Modelos de nariz impressos em 3D, usados para confecção das próteses. (Foto: UTFPR)

Napi/TA

O Novo Arranjo de Pesquisa e Inovação em Tecnologia Assistiva (Napi/TA), criado em junho de 2023, tem foco na acessibilidade, inclusão e apoio a pesquisas de inovação científica. “Também engloba programas de capacitação, com treinamentos a profissionais de saúde, educadores e técnicos para assegurar a eficiência das soluções implementadas, além de disseminar o conhecimento neste campo científico”, reforça Aldo Bona, secretário estadual de Ciência, Tecnologia e Inovação.

Levantamento de dados sobre, e para, políticas públicas, já acontece em Curitiba, com a Rede de Cuidados à Pessoa com Deficiência. “A parceria com o Napi/TA fomenta o desenvolvimento e a inovação colaborativa, com ampliação do acesso de forma assertiva, em tempo oportuno, com qualidade e segurança à tecnologia assistiva para pessoas com deficiência”, define a secretária municipal da Saúde de Curitiba, Beatriz Battistella.

A coordenadora do Napi/TA, Maria Lucia Okimoto, doutora em Engenharia da Produção e professora da UFPR, destaca a integração entre instituições e cursos. “Atuamos em vários leques, buscando desenvolvimento de tecnologia para reprodução. Trabalhamos tanto na gestão do processo quanto no desenvolvimento da tecnologia assistiva, com equipes multidisciplinares em cada universidade.”

Em 2023, o governo do Paraná, por meio da Fundação Araucária, anunciou investimentos de R$ 5 milhões em projetos de pesquisa para tecnologia assistiva num prazo de quatro anos. “Buscamos atender às políticas públicas de inclusão e saúde, ligadas ao desenvolvimento sustentável e também a novos negócios”, afirma Luiz Spinosa, diretor de Ciência, Tecnologia e Inovação da Fundação Araucária. Ele lembra que as tecnologias assistivas têm potencial para se transformar em novas empresas, gerando renda e emprego, numa “cadeia de geração de riquezas e qualidade de vida”.

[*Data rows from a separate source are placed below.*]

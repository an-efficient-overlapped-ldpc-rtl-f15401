// tb_ldpc_cnu_block -- random test of the check node block.
//
// Drives random messages and random slot-use masks into a 4-lane block and
// compares every output with the sum-product rule evaluated here: for each
// used slot, sign = XOR of the other signs, magnitude = phi(min(31, sum of
// phi(|other inputs|))), with phi computed in real arithmetic by
// ldpc_ref_pkg::ref_phi. Unused slots must output 0. Edge values -31, 0 and
// 31 are forced often.
module tb_ldpc_cnu_block;
  import ldpc_pkg::*;
  import ldpc_ref_pkg::*;

  localparam int L = 4;
  localparam int NVEC = 3000;

  logic slot_valid [DC];
  msg_t v2c [DC][L];
  msg_t c2v [DC][L];

  int checks = 0, failures = 0;

  ldpc_cnu_block #(.L(L)) dut (.*);

  function automatic int rnd_msg();
    case ($urandom_range(7, 0))
      0: return 31;
      1: return -31;
      2: return 0;
      default: return int'($urandom_range(62, 0)) - 31;
    endcase
  endfunction

  initial begin
    for (int n = 0; n < NVEC; n++) begin
      for (int k = 0; k < DC; k++) begin
        slot_valid[k] = ($urandom_range(3, 0) != 0);
        for (int i = 0; i < L; i++) v2c[k][i] = msg_t'(rnd_msg());
      end
      #1;
      for (int i = 0; i < L; i++)
        for (int k = 0; k < DC; k++) begin
          int s, expv, sg;
          s = 0; sg = 0;
          for (int j = 0; j < DC; j++)
            if (j != k && slot_valid[j]) begin
              int q;
              q   = int'(v2c[j][i]);
              s  += ref_phi(q < 0 ? -q : q);
              sg ^= (q < 0);
            end
          expv = ref_phi(s > 31 ? 31 : s);
          if (sg) expv = -expv;
          if (!slot_valid[k]) expv = 0;
          checks++;
          if (int'(c2v[k][i]) != expv) begin
            failures++;
            if (failures < 10) $display("FAIL vec %0d lane %0d slot %0d: got %0d expected %0d",
                                        n, i, k, c2v[k][i], expv);
          end
        end
    end
    $display("TB_RESULT checks=%0d failures=%0d", checks, failures);
    $finish;
  end

  initial begin
    #(NVEC * 10 + 1000);
    failures++;
    $display("FAIL watchdog expired");
    $display("TB_RESULT checks=%0d failures=%0d", checks, failures);
    $finish;
  end

endmodule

O governo estadual conta com a colaboração dos engenheiros do Laboratório de Ergonomia e Usabilidade da UFPR também no projeto de cadeiras especiais para banhos de mar, que na última temporada beneficiou 700 pessoas com deficiência no litoral paranaense.

Cadeira aquática permite banhos de mar a pessoas com deficiência (Foto: Sedef/PR)

“A equipe verificou itens de mobilidade, conforto e segurança, que pudessem ser melhorados, como suporte para cabeça, comodidade nos assentos e coletes salva vidas. No final da temporada de 2024, outras avaliações foram feitas e também serão realizadas mudanças”, afirma Rogério Carboni, secretário estadual de Desenvolvimento Social e Família. “A parceria com o Napi/TA, é fundamental para o fortalecimento das políticas públicas de atendimento às pessoas com deficiência”, conclui.